In early 2014, Inmar, Inc. moved into another renovated former R.J. Reynolds building in the Innovation Quarter. The Division of Public Health Sciences in early 2015 completed a move into the Innovation Quarter, in a building called 525@Vine adjacent to Inmar's headquarters. The 525@Vine building, a five-story R.J. Reynolds factory built in 1926 and renovated in 2012-13, also houses the School of Medicine's Physician Assistant program, as well as Forsyth Technical Community College's Emerging Technologies Center.

Also in 2014, work began on 1.6-acre Bailey Park at Fourth Street and Patterson Avenue.

In 2020, the Innovation Quarter announced that it was simplifying its name in order to better reflect the diversity of companies, people and institutions located in the innovation district.

A master plan for the 28-acre Phase II, former site of the city bus station and a location once considered for a soccer stadium, was presented June 14, 2021. Unlike previous development, this area would not include renovated historic buildings, since there were none in the area. About 1 million square feet of clinical, laboratory and office space would be added to the 2.1 million square feet already developed. The plan called for as many as 450 residential units and 30,000 square feet of retail and restaurants. 15 acres would become green space. Fogle Commons would be a space for entertainment and events.

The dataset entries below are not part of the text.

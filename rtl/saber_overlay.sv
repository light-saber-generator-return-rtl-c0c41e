// saber_overlay: paints the light saber over one video pixel.
//
// For the current output column x and the row's span from the lookup table:
//   inner_x1 < x < inner_x2            -> white core, R = G = B = 1023
//   outer_x1 < x < outer_x2 (else)     -> halo: the camera pixel with a large
//                                         amount of green added (clipped at
//                                         1023), which looks like translucent
//                                         green light
//   otherwise                          -> the camera pixel unchanged
// Outside the active picture the output is black. The white core, the green
// halo added to the existing colour and drawing between the table's two
// columns follow the design description; strict bounds and the amount of
// green (HALO_GREEN) are this design's choice. A table entry of all zeros
// paints nothing.
//
// Timing: one clock of latency, all outputs registered.
module saber_overlay #(
  parameter int unsigned HALO_GREEN = 512
) (
  input  logic                 clk,
  input  logic                 rst_n,
  input  logic                 i_active,
  input  logic [9:0]           i_x,
  input  lsg_pkg::rgb10_t      i_pix,
  input  lsg_pkg::saber_span_t i_span,
  output lsg_pkg::rgb10_t      o_pix,
  output logic                 o_in_core,   // for observation: pixel was core
  output logic                 o_in_halo    // for observation: pixel was halo
);
  logic in_outer, in_inner;
  logic [10:0] g_sum;

  assign in_outer = (16'(i_x) > i_span.outer_x1) && (16'(i_x) < i_span.outer_x2);
  assign in_inner = (16'(i_x) > i_span.inner_x1) && (16'(i_x) < i_span.inner_x2);
  assign g_sum    = 11'(i_pix.g) + 11'(HALO_GREEN);

  always_ff @(posedge clk) begin
    if (!rst_n) begin
      o_pix <= '0; o_in_core <= 1'b0; o_in_halo <= 1'b0;
    end else begin
      o_in_core <= 1'b0;
      o_in_halo <= 1'b0;
      if (!i_active) begin
        o_pix <= '0;
      end else if (in_outer && in_inner) begin
        o_pix     <= '{r: 10'h3FF, g: 10'h3FF, b: 10'h3FF};
        o_in_core <= 1'b1;
      end else if (in_outer) begin
        o_pix.r   <= i_pix.r;
        o_pix.g   <= g_sum[10] ? 10'h3FF : g_sum[9:0];
        o_pix.b   <= i_pix.b;
        o_in_halo <= 1'b1;
      end else begin
        o_pix <= i_pix;
      end
    end
  end
endmodule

Most work on Phase II stopped after October 2022. $25 million in preliminary site work was finished early in 2025. A new master plan was presented November 13, 2025. At that time it was believed Phase II would take 10 years. The number of buildings as reduced from 10 to 8, but the plan included Falls Branch Plaza, and Linden Center, an existing building Innovation Quarter bought in July 2025. Green space would be 12 acres, down from 15. 1.7 million square feet of mixed-use development was planned.